The overexpression of vimentin in neoplastic epithelial cells has been associated with the phenotypic transformation of malignant epithelial cells into mesenchymal cells, known as the epithelial–mesenchymal transition (EMT), which increases the invasiveness and metastatic potential of malignant epithelial cells.^15,16 In feline mammary carcinoma, EMT has been associated with an invasive phenotype.¹⁷

The resolution of severe leukocytosis in PNLS is achieved after the complete excision of the tumor in cases with no evidence of metastatic masses.^4,5 In one of the two cases reported in cats, the total number of leukocytes returned to normal values within 6 weeks of removing the pulmonary squamous cell carcinoma.⁸ Thus, the complete removal of the tumor is the only treatment reported for PNLS in veterinary medicine. Nevertheless, we believe that other therapeutic modalities like radiotherapy, although not yet described, should have the same effect as complete removal. Unfortunately, this therapy was not available for this cat.
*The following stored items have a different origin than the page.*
// tb_uqle_unit: loads the boundaries T_delta, T_1..T_(M-1) of a Gaussian
// likelihood (T_m = sqrt(-2 ln(mQ) sigma^2), computed here with real
// arithmetic), evaluates random distances and boundary values, and compares
// weight and interval index with a linear-search model of UQLE. Checks the
// 8-bit high-value code 8'b0111_1111 of the second interval for M = 4, that
// every interval including the delta interval is hit, and the one-cycle
// result latency.
module tb_uqle_unit;
  import pf_pkg::*;
  localparam int M = 4, DW = 32, WW = 8;
  logic clk = 0, rst_n = 0, bnd_we = 0, issue = 0;
  logic [$clog2(M)-1:0] bnd_idx;
  logic [DW-1:0] bnd_data, distance;
  logic res_valid;
  logic [WW-1:0] weight;
  logic [$clog2(M):0] index;
  int checks = 0, failures = 0;
  int hit [M+1];
  longint T [M];

  uqle_unit #(.M(M), .DW(DW), .WW(WW), .WMODE(UQLE_HIGH), .DELTA_CODE(1)) dut (.*);

  always #5 clk = ~clk;

  initial begin
    repeat (20000) @(posedge clk);
    failures++;
    $display("TB_RESULT checks=%0d failures=%0d", checks, failures);
    $finish;
  end

  task automatic eval(input longint d);
    int em, ew;
    // linear search of the pseudo-code: d >= T_delta -> delta, else m with
    // T_m > d >= T_(m+1)  (T_M taken as 0)
    if (d >= T[0]) begin em = 0; ew = 1; end
    else begin
      em = M;
      for (int m = 1; m < M; m++) if (d >= T[m]) begin em = m; break; end
      // interval m-1 in 0-based terms; high value = m/M of full scale
      ew = (em * 255) / M;
    end
    @(negedge clk);
    distance = DW'(d); issue = 1;
    @(negedge clk);
    issue = 0;
    checks++;
    if (!res_valid || int'(index) != em || int'(weight) != ew) begin
      failures++;
      $display("FAIL d=%0d index=%0d exp %0d weight=%0d exp %0d", d, index, em, weight, ew);
    end
    hit[em]++;
  endtask

  initial begin
    static real sigma2 = 1.0e6, q = 1.0 / M, delta = 0.001;
    bnd_idx = '0; bnd_data = '0; distance = '0;
    repeat (2) @(posedge clk);
    rst_n = 1;
    T[0] = longint'($sqrt(-2.0 * $ln(delta) * sigma2));
    for (int m = 1; m < M; m++) T[m] = longint'($sqrt(-2.0 * $ln(m * q) * sigma2));
    for (int m = 0; m < M; m++) begin
      @(negedge clk);
      bnd_we = 1; bnd_idx = m[$clog2(M)-1:0]; bnd_data = DW'(T[m]);
    end
    @(negedge clk); bnd_we = 0;
    // example: d in [T_2, T_1) -> second interval, 0111_1111
    eval((T[1] + T[2]) / 2);
    checks++;
    if (weight != 8'b0111_1111) begin failures++; $display("FAIL example weight %b", weight); end
    for (int m = 0; m < M; m++) begin eval(T[m]); eval(T[m] - 1); end
    eval(0);
    for (int t = 0; t < 500; t++) eval($urandom_range(0, 2 * T[0]));
    for (int m = 0; m <= M; m++) begin
      checks++;
      if (hit[m] == 0) begin failures++; $display("FAIL interval %0d never hit", m); end
    end
    $display("TB_RESULT checks=%0d failures=%0d", checks, failures);
    $finish;
  end
endmodule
In the case presented herein, severe leukocytosis was observed for several weeks and aggressive surgery was proposed after final diagnosis; however, the cat was euthanized at the request of the owner. PNLS, though rare, could be associated with recurrent mammary tumors in cats, and should be considered in the differential diagnosis of severe neutrophilia in cats presenting mammary masses.

Conclusions

This report describes a unique syndrome of PNLS associated with mammary carcinoma in the cat. Immunohistochemical expression of GM-CSF in the tumor and the absence of systemic infection support the neoplastic process as the cause of the leukocytosis.